Fortunately, FAISS offers a solution by providing the ability to compress vectors using transformations based on [Product Quantization (PQ)](https://mccormickml.com/2017/10/13/product-quantizer-tutorial-part-1/). But what exactly is PQ?

PQ can be seen as an additional approximation step, akin to our use of 'IVF', which allowed us to approximate by reducing the scope of our search. However, PQ differs slightly as it approximates the distance (or similarity) calculation instead.

PQ achieves this by compressing the vectors themselves, which involves several steps:

1. We partition each original vector into several subvectors.
2. For each set of subvectors, we conduct a clustering operation, generating numerous centroids for each set of subvectors.
3. Within our vector of subvectors, we replace each subvector with the ID of its nearest centroid.

This compression process helps alleviate the storage space issue associated with storing full vectors.

In [None]:
# Number of centroid IDs
num_cent_ids = 8

# Number of bits in each centroid
cent_bits = 8

In [None]:
# Keeping the same L2 distance flat index
quantizer = faiss.IndexFlatL2(vec_dim)
index = faiss.IndexIVFPQ(quantizer, vec_dim, nlist, num_cent_ids, cent_bits)

Once more, we'll have to train the index and add our vectors before proceeding further.

In [None]:
# Training index
index.train(sentence_embeddings)

# Adding sentence embeddings
index.add(sentence_embeddings)

Let's compare it with our previous index, which didn't utilize Product Quantization (PQ) and had a 'nprobe' value of 20.

In [None]:
# Defining number of nearby cells to search
index.nprobe = 20

In [None]:
# Searching neighbours for the query
%%time
D, I = index.search(query, k)
print(I)

[[21656 28903 42857 25568]]
CPU times: user 1.52 ms, sys: 0 ns, total: 1.52 ms
Wall time: 1.54 ms


By incorporating Product Quantization (PQ), we have successfully reduced our search time. Although the difference may be small on a dataset of this size, it can make a significant impact when scaled to larger datasets.

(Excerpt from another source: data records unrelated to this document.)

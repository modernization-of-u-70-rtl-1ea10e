// tma_serial_dispatcher: RS-232 port of the TM archiving device.
//
// A plain UART, 8 data bits, no parity, one stop bit, LSB first, BAUD_DIV
// clocks per bit (12 MHz / 104 = 115 200 baud by default). The receiver
// synchronises rxd with two flops, waits for a start bit, checks it again
// half a bit later and then samples each data bit in its middle; a byte
// with a bad stop bit is dropped and flagged in rx_err (one-clock pulse).
// rx_valid pulses for one clock with rx_byte. The transmitter takes a byte
// when tx_valid and tx_ready are both high and sends it in 10 bit times.
// The document names the dispatcher and the RS-232 link; the frame format
// and the rate are this design's choices.
module tma_serial_dispatcher #(
  parameter int unsigned BAUD_DIV = 104
) (
  input  logic       clk,
  input  logic       rst_n,
  input  logic       rxd,
  output logic       txd,
  output logic       rx_valid,
  output logic [7:0] rx_byte,
  output logic       rx_err,
  input  logic       tx_valid,
  input  logic [7:0] tx_byte,
  output logic       tx_ready
);

  localparam int unsigned CW = $clog2(BAUD_DIV + 1);

  // Receiver.
  logic          r1, r2, r_busy;
  logic [CW-1:0] r_cnt;
  logic [3:0]    r_bit;
  logic [7:0]    r_sh;

  always_ff @(posedge clk or negedge rst_n) begin
    if (!rst_n) begin
      r1 <= 1'b1; r2 <= 1'b1; r_busy <= 1'b0; r_cnt <= '0; r_bit <= '0; r_sh <= '0;
      rx_valid <= 1'b0; rx_byte <= '0; rx_err <= 1'b0;
    end else begin
      r1 <= rxd; r2 <= r1;
      rx_valid <= 1'b0; rx_err <= 1'b0;
      if (!r_busy) begin
        if (!r2) begin
          r_busy <= 1'b1;
          r_cnt  <= CW'(BAUD_DIV / 2);
          r_bit  <= '0;
        end
      end else if (r_cnt != 0) begin
        r_cnt <= r_cnt - 1'b1;
      end else begin
        r_cnt <= CW'(BAUD_DIV - 1);
        if (r_bit == 4'd0) begin
          if (r2) r_busy <= 1'b0;          // false start
          r_bit <= 4'd1;
        end else if (r_bit <= 4'd8) begin
          r_sh  <= {r2, r_sh[7:1]};
          r_bit <= r_bit + 1'b1;
        end else begin
          r_busy <= 1'b0;
          if (r2) begin
            rx_valid <= 1'b1;
            rx_byte  <= r_sh;
          end else begin
            rx_err <= 1'b1;
          end
        end
      end
    end
  end

  // Transmitter.
  logic [9:0]    t_sh;
  logic [3:0]    t_left;
  logic [CW-1:0] t_cnt;

  assign tx_ready = (t_left == 0);

  always_ff @(posedge clk or negedge rst_n) begin
    if (!rst_n) begin
      t_sh <= '1; t_left <= '0; t_cnt <= '0; txd <= 1'b1;
    end else if (t_left == 0) begin
      txd <= 1'b1;
      if (tx_valid) begin
        t_sh   <= {1'b1, tx_byte, 1'b0};
        t_left <= 4'd10;
        t_cnt  <= '0;
      end
    end else begin
      txd <= t_sh[0];
      if (t_cnt == CW'(BAUD_DIV - 1)) begin
        t_cnt  <= '0;
        t_sh   <= {1'b1, t_sh[9:1]};
        t_left <= t_left - 1'b1;
      end else begin
        t_cnt <= t_cnt + 1'b1;
      end
    end
  end

endmodule
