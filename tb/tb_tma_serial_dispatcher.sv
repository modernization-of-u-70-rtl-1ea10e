// tb_tma_serial_dispatcher: checks the RS-232 port.
//
// Sends random bytes into rxd from a testbench UART at BAUD_DIV clocks per
// bit (with a small rate error), checks rx_byte/rx_valid, and that a frame
// with a bad stop bit is dropped with rx_err. Sends random bytes through
// the transmitter and decodes txd in the testbench: start bit, 8 data bits
// LSB first, stop bit, each bit exactly BAUD_DIV clocks long.
module tb_tma_serial_dispatcher;
  localparam int BD = 104;

  logic clk = 0, rst_n = 1;
  logic rxd = 1, txd, rx_valid, rx_err, tx_valid = 0, tx_ready;
  logic [7:0] rx_byte, tx_byte = '0;
  int checks = 0, failures = 0;

  tma_serial_dispatcher #(.BAUD_DIV(BD)) dut (.*);

  always #5 clk = ~clk;
  initial #1 rst_n = 0;   // a real falling edge for the asynchronous reset

  initial begin
    repeat (500000) @(posedge clk);
    failures++;
    $display("TB_RESULT checks=%0d failures=%0d", checks, failures);
    $finish;
  end

  task automatic check(bit ok, string what);
    checks++;
    if (!ok) begin failures++; $display("FAIL: %s", what); end
  endtask

  logic [7:0] got [$];
  int n_err = 0;
  always @(posedge clk) begin
    if (rx_valid) got.push_back(rx_byte);
    if (rx_err) n_err++;
  end

  task automatic uart_send(logic [7:0] b, int bit_clks, bit bad_stop = 0);
    logic [9:0] f;
    f = {!bad_stop, b, 1'b0};
    for (int i = 0; i < 10; i++) begin
      rxd = f[i];
      repeat (bit_clks) @(posedge clk);
      #1;
    end
    rxd = 1;
    repeat (bit_clks) @(posedge clk);
    #1;
  endtask

  initial begin
    repeat (2) @(posedge clk);
    #1 rst_n = 1;
    for (int n = 0; n < 30; n++) begin
      logic [7:0] b;
      b = 8'($urandom);
      uart_send(b, BD + (n % 3) - 1);
      check(got.size() == 1 && got[0] == b, $sformatf("received byte %h", b));
      got.delete();
    end
    uart_send(8'hA5, BD, 1);
    check(got.size() == 0 && n_err == 1, "bad stop bit dropped and flagged");

    for (int n = 0; n < 20; n++) begin
      logic [7:0] b, r;
      int len;
      b = 8'($urandom);
      wait (tx_ready); @(posedge clk); #1;
      tx_valid = 1; tx_byte = b;
      @(posedge clk); #1 tx_valid = 0;
      // find the start bit
      len = 0;
      while (txd) begin @(posedge clk); #1; end
      for (int i = 0; i < 10; i++) begin
        logic v;
        int l;
        v = txd; l = 0;
        repeat (BD / 2) @(posedge clk);
        #1;
        if (i >= 1 && i <= 8) r[i-1] = txd;
        if (i == 0) check(txd == 0, "start bit");
        if (i == 9) check(txd == 1, "stop bit");
        repeat (BD - BD / 2) @(posedge clk);
        #1;
      end
      check(r == b, $sformatf("transmitted %h decoded %h", b, r));
    end
    // bit length: count clocks of a 0x00 byte's low run (start + 8 zeros)
    begin
      int low;
      wait (tx_ready); @(posedge clk); #1;
      tx_valid = 1; tx_byte = 8'h00;
      @(posedge clk); #1 tx_valid = 0;
      while (txd) begin @(posedge clk); #1; end
      low = 0;
      while (!txd) begin @(posedge clk); #1; low++; end
      check(low == 9 * BD, $sformatf("9 low bits last %0d clocks, expected %0d", low, 9 * BD));
    end
    $display("TB_RESULT checks=%0d failures=%0d", checks, failures);
    $finish;
  end
endmodule
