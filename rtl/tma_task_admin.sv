// tma_task_admin: task administrator of the TM archiving device.
//
// A small micro-program automaton that runs one of three tasks, chosen by
// command bytes from the external computer on the serial port:
//   0x01  task 1, archiving: the default, entered at power-on;
//   0x02  task 2, transfer: asks the memory dispatcher for a flush and a
//         transfer, and sends every 16-bit word of the stream as two bytes,
//         high byte first; back to task 1 after the last word;
//   0x03  task 3, time correction: the next four bytes (high first) are the
//         new RTC seconds value, written through the RTC dispatcher; back to
//         task 1 when the RTC has taken it.
// In every task the decoded timing messages whose event code is not zero
// are passed on to the memory dispatcher's buffer, so archiving never
// stops. Every FLUSH_SEC seconds of the RTC (10 s, the buffering period)
// the administrator asks the memory dispatcher to move the buffer into the
// FLASH. Unknown command bytes are ignored.
//
// The three tasks, the start of task 1 at switch-on and the 10 s buffering
// follow the document; the command codes, the byte order and the skipping
// of bare clock messages are this design's choices.
module tma_task_admin
  import gts_pkg::*;
#(
  parameter int unsigned FLUSH_SEC = 10
) (
  input  logic        clk,
  input  logic        rst_n,
  // decoded timing messages
  input  logic        in_valid,
  input  tm_t         in_tm,
  output logic        tm_valid,
  output tm_t         tm,
  // serial port dispatcher
  input  logic        rx_valid,
  input  logic [7:0]  rx_byte,
  output logic        tx_valid,
  output logic [7:0]  tx_byte,
  input  logic        tx_ready,
  // memory dispatcher
  output logic        flush,
  output logic        xfer_start,
  output task_e       task_code,
  input  logic        out_valid,
  input  word_t       out_word,
  input  logic        out_last,
  output logic        out_ready,
  // RTC dispatcher
  output logic        set_time,
  output logic [31:0] set_value,
  input  logic        set_done,
  input  logic        sec_tick
);

  task_e                          cur;
  logic [$clog2(FLUSH_SEC+1)-1:0] secs;
  logic [2:0]                     nbytes;
  logic                           lo_half, set_wait;

  assign task_code = cur;

  // Messages to the buffer.
  assign tm_valid = in_valid && (event_of(in_tm) != '0);
  assign tm       = in_tm;

  // Transfer: two bytes per stream word.
  assign tx_valid  = (cur == TASK_TRANSFER) && out_valid;
  assign tx_byte   = lo_half ? out_word[7:0] : out_word[15:8];
  assign out_ready = (cur == TASK_TRANSFER) && out_valid && lo_half && tx_ready;

  always_ff @(posedge clk or negedge rst_n) begin
    if (!rst_n) begin
      cur <= TASK_ARCHIVE; secs <= '0; nbytes <= '0; lo_half <= 1'b0; set_wait <= 1'b0;
      flush <= 1'b0; xfer_start <= 1'b0; set_time <= 1'b0; set_value <= '0;
    end else begin
      flush      <= 1'b0;
      xfer_start <= 1'b0;
      set_time   <= 1'b0;

      if (sec_tick) begin
        if (secs == ($bits(secs))'(FLUSH_SEC - 1)) begin
          secs  <= '0;
          flush <= 1'b1;
        end else begin
          secs <= secs + 1'b1;
        end
      end

      unique case (cur)
        TASK_ARCHIVE: begin
          lo_half <= 1'b0;
          if (rx_valid && rx_byte == 8'h02) begin
            cur        <= TASK_TRANSFER;
            flush      <= 1'b1;
            xfer_start <= 1'b1;
          end else if (rx_valid && rx_byte == 8'h03) begin
            cur      <= TASK_SET_TIME;
            nbytes   <= '0;
            set_wait <= 1'b0;
          end
        end
        TASK_TRANSFER: begin
          if (tx_valid && tx_ready) begin
            lo_half <= !lo_half;
            if (lo_half && out_last) cur <= TASK_ARCHIVE;
          end
        end
        TASK_SET_TIME: begin
          if (!set_wait) begin
            if (rx_valid) begin
              set_value <= {set_value[23:0], rx_byte};
              if (nbytes == 3'd3) begin
                set_time <= 1'b1;
                set_wait <= 1'b1;
              end
              nbytes <= nbytes + 1'b1;
            end
          end else if (set_done) begin
            cur <= TASK_ARCHIVE;
          end
        end
        default: cur <= TASK_ARCHIVE;
      endcase
    end
  end

endmodule
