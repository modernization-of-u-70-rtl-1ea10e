// tb_tma_task_admin: checks the task administrator on its own.
//
// Drives the administrator's ports directly from the testbench:
//   - messages with a non-zero event code pass to the buffer and bare
//     clock messages (code 0) do not, in every task;
//   - a flush pulse comes every FLUSH_SEC second ticks;
//   - command 0x02 gives flush + xfer_start, task code 2, and every stream
//     word leaves as two bytes, high byte first, with out_ready on the
//     second byte; the task returns to archiving after the last word;
//   - command 0x03 and four bytes give set_time with the value high byte
//     first; the task returns to archiving on set_done;
//   - unknown command bytes change nothing.
// A small stream source and a byte sink with random tx_ready stand in for
// the memory and serial dispatchers.
module tb_tma_task_admin;
  import gts_pkg::*;
  localparam int FS = 10;

  logic clk = 0, rst_n = 1;
  logic in_valid = 0, tm_valid, rx_valid = 0, tx_valid, tx_ready = 0;
  tm_t  in_tm = '0, tm;
  logic [7:0] rx_byte = '0, tx_byte;
  logic flush, xfer_start, out_valid = 0, out_last = 0, out_ready;
  task_e task_code;
  word_t out_word = '0;
  logic set_time, set_done = 0, sec_tick = 0;
  logic [31:0] set_value;
  int checks = 0, failures = 0;

  tma_task_admin #(.FLUSH_SEC(FS)) dut (.*);

  always #5 clk = ~clk;
  initial #1 rst_n = 0;   // a real falling edge for the asynchronous reset

  initial begin
    repeat (200000) @(posedge clk);
    failures++;
    $display("TB_RESULT checks=%0d failures=%0d", checks, failures);
    $finish;
  end

  task automatic check(bit ok, string what);
    checks++;
    if (!ok) begin failures++; $display("FAIL: %s", what); end
  endtask

  int n_flush = 0, n_xfer = 0, n_set = 0;
  logic [7:0] bytes [$];
  always @(posedge clk) begin
    if (flush) n_flush++;
    if (xfer_start) n_xfer++;
    if (set_time) n_set++;
    if (tx_valid && tx_ready) bytes.push_back(tx_byte);
  end

  task automatic cmd(logic [7:0] b);
    rx_valid = 1; rx_byte = b;
    @(posedge clk); #1 rx_valid = 0;
    repeat (2) @(posedge clk); #1;
  endtask

  task automatic send_msgs(int n);
    for (int i = 0; i < n; i++) begin
      tm_t m;
      m = {16'($urandom), 8'($urandom), 8'($urandom_range(0, 3))};
      in_tm = m; in_valid = 1;
      #1 check(tm_valid == (m.cw[7:0] != 0) && tm == m, "message pass / skip of bare clock");
      @(posedge clk); #1 in_valid = 0;
    end
  endtask

  initial begin
    repeat (2) @(posedge clk);
    #1 rst_n = 1;
    @(posedge clk); #1;
    check(task_code == TASK_ARCHIVE, "archiving at power-on");
    send_msgs(20);

    // flush every FS seconds
    for (int s = 0; s < 3 * FS; s++) begin
      sec_tick = 1; @(posedge clk); #1 sec_tick = 0;
      repeat (3) @(posedge clk); #1;
    end
    check(n_flush == 3, $sformatf("%0d flushes in %0d seconds", n_flush, 3 * FS));

    cmd(8'h7E);
    check(task_code == TASK_ARCHIVE && n_flush == 3 && n_xfer == 0, "unknown command ignored");

    // transfer
    cmd(8'h02);
    check(task_code == TASK_TRANSFER && n_flush == 4 && n_xfer == 1, "transfer started with flush");
    fork
      send_msgs(10);
      begin
        word_t words [8];
        foreach (words[i]) words[i] = 16'($urandom);
        for (int i = 0; i < 8; i++) begin
          out_valid = 1; out_word = words[i]; out_last = (i == 7);
          tx_ready = $urandom_range(0, 1);
          @(posedge clk);
          while (!(out_ready && out_valid)) begin #1 tx_ready = $urandom_range(0, 1); @(posedge clk); end
          #1;
        end
        out_valid = 0; out_last = 0; tx_ready = 0;
        check(bytes.size() == 16, $sformatf("%0d bytes for 8 words", bytes.size()));
        for (int i = 0; i < 8 && i * 2 + 1 < bytes.size(); i++)
          check({bytes[2*i], bytes[2*i+1]} == words[i], $sformatf("word %0d sent high byte first", i));
      end
    join
    @(posedge clk); #1;
    check(task_code == TASK_ARCHIVE, "back to archiving after the last word");

    // time correction
    cmd(8'h03);
    check(task_code == TASK_SET_TIME, "time correction task");
    cmd(8'hDE); cmd(8'hAD); cmd(8'hBE);
    check(n_set == 0, "no set before the fourth byte");
    cmd(8'hEF);
    check(n_set == 1 && set_value == 32'hDEADBEEF, "new time, high byte first");
    check(task_code == TASK_SET_TIME, "waits for the RTC");
    send_msgs(5);
    set_done = 1; @(posedge clk); #1 set_done = 0;
    check(task_code == TASK_ARCHIVE, "back to archiving after set_done");
    $display("TB_RESULT checks=%0d failures=%0d", checks, failures);
    $finish;
  end
endmodule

It's important to note that with these speed optimization techniques (IVF and PQ), there might be slight differences in the results returned. However, upon printing out these results, we'll observe that each item is still a relevant match.

In [None]:
# Printing nearest neighbours for book titles
[f'{i}: {df.iloc[i].title}' for i in I[0]]

['21656: Aliens; Extraterresterial Tales of Terror',
 '28903: One Step from Earth',
 '42857: ABCs from Space: A Discovered Alphabet',
 "25568: The Kingfisher Young People's Book of Space"]

In conclusion, despite not achieving perfect accuracy, the close results obtained through approximation techniques like 'IVF' and 'PQ' provide substantial speed enhancements.